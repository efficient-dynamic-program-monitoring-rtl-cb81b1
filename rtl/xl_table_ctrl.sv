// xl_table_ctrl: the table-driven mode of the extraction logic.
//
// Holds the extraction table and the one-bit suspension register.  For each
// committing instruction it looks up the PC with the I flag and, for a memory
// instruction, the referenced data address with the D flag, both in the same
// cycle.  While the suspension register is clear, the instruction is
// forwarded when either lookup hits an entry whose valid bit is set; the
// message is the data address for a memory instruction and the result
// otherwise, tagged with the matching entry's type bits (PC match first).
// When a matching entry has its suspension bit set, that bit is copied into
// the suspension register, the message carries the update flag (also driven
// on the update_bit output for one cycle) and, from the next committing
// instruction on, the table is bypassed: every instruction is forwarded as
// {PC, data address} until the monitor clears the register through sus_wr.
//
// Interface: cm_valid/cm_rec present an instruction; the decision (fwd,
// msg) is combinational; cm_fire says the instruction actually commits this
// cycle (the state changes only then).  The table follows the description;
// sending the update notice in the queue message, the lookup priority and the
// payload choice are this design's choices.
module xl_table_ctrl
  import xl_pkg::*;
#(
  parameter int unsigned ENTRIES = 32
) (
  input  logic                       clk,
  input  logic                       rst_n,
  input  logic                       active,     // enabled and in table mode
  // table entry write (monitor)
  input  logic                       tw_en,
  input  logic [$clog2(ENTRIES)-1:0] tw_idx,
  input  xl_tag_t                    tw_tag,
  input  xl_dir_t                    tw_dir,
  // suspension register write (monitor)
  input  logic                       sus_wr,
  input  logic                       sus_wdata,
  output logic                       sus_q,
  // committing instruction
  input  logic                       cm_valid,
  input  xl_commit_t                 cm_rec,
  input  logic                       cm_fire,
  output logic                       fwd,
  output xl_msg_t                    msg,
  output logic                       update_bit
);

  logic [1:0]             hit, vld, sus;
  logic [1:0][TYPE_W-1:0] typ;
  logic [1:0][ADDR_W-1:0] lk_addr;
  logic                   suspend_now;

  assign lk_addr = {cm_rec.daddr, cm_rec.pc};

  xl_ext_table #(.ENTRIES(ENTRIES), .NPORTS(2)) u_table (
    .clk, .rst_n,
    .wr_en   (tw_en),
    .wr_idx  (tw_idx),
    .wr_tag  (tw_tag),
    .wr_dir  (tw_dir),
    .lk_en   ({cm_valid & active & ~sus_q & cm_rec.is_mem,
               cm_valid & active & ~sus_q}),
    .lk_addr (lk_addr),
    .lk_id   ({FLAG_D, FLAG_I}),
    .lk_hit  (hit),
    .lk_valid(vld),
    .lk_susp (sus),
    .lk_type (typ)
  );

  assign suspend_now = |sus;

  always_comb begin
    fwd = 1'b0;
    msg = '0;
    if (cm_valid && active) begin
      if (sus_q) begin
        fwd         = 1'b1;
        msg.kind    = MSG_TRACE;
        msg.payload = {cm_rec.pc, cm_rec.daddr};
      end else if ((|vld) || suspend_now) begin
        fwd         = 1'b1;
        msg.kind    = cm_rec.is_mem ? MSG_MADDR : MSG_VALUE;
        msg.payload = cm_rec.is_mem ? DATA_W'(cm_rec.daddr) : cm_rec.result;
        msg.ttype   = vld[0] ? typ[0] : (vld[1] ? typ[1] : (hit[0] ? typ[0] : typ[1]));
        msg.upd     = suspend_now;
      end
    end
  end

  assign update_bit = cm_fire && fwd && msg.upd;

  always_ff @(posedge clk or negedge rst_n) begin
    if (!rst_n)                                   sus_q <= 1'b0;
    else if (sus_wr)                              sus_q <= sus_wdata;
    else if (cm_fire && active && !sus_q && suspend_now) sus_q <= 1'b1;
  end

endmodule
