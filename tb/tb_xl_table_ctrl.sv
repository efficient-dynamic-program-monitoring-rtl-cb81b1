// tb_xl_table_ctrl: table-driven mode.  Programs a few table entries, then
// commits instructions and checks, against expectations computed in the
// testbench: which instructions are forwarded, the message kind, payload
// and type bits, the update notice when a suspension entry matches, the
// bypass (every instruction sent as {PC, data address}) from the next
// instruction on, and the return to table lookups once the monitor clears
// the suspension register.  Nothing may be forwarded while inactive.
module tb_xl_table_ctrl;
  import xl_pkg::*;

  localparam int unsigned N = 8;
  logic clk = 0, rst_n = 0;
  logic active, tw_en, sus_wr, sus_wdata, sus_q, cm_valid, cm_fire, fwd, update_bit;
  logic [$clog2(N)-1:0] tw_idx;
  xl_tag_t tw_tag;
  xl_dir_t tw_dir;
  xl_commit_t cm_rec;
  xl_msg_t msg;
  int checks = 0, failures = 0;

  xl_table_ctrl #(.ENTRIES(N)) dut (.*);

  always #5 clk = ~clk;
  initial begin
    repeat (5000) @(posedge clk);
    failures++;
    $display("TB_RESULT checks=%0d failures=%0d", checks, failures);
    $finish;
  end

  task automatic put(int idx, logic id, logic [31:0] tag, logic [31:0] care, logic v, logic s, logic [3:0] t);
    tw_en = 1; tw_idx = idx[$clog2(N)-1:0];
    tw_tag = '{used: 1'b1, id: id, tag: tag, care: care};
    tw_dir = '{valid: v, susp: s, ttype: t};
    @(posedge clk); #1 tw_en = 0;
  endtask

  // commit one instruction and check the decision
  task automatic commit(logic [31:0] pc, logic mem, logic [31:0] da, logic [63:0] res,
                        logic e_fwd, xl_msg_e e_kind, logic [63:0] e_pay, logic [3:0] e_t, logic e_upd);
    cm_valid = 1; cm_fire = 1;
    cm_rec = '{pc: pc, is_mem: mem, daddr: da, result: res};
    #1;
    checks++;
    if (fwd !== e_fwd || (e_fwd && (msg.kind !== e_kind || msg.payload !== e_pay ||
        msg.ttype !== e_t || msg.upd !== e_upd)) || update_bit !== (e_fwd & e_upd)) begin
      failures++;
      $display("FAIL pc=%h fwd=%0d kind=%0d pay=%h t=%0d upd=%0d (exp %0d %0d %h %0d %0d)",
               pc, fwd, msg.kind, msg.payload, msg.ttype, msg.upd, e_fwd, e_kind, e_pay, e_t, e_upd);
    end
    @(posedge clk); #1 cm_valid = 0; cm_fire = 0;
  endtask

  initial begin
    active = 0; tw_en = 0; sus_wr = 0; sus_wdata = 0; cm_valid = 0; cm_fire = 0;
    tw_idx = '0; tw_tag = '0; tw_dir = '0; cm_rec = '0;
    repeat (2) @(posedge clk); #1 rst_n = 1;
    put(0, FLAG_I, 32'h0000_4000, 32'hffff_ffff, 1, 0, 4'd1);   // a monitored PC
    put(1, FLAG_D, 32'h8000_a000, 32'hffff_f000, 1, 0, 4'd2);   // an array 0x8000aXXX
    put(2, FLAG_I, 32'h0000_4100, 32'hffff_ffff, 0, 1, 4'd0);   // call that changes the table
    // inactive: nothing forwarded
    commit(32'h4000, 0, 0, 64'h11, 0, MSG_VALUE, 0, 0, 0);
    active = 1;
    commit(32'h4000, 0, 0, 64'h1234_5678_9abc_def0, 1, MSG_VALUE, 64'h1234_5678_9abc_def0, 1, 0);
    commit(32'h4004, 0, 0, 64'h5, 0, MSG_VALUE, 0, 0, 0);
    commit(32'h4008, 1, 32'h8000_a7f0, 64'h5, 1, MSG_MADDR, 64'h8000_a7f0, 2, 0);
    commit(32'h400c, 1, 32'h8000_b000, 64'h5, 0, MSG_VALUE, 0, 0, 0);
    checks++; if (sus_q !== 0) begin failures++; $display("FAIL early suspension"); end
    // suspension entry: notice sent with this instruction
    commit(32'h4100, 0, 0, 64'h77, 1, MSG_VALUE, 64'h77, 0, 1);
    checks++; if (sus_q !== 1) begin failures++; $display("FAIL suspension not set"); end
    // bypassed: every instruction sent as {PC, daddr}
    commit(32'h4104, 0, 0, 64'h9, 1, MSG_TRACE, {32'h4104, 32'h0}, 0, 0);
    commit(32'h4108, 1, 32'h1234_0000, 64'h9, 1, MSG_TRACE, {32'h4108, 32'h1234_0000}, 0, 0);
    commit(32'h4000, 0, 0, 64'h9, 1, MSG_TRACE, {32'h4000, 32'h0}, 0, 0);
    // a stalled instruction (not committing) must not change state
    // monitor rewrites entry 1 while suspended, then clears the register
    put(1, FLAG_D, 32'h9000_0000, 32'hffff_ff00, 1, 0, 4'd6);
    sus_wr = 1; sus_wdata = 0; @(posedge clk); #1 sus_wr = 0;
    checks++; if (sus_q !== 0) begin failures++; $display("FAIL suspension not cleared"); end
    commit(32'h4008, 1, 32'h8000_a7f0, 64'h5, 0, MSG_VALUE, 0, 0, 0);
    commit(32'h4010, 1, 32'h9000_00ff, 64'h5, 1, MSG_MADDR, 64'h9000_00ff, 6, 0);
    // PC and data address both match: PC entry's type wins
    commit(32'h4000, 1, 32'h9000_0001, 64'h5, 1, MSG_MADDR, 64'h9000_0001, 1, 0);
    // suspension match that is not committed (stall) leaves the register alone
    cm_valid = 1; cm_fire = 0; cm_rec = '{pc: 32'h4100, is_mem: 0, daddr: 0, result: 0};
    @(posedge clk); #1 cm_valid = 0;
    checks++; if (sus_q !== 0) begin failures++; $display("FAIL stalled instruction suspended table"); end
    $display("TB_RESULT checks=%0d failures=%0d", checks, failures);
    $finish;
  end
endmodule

*Instructions for the task*.
Look over the listing and return each line that holds "clears".

*Result below*.
// {PC, data address} until the monitor clears the register through sus_wr.
// instruction on, and the return to table lookups once the monitor clears
    // monitor rewrites entry 1 while suspended, then clears the register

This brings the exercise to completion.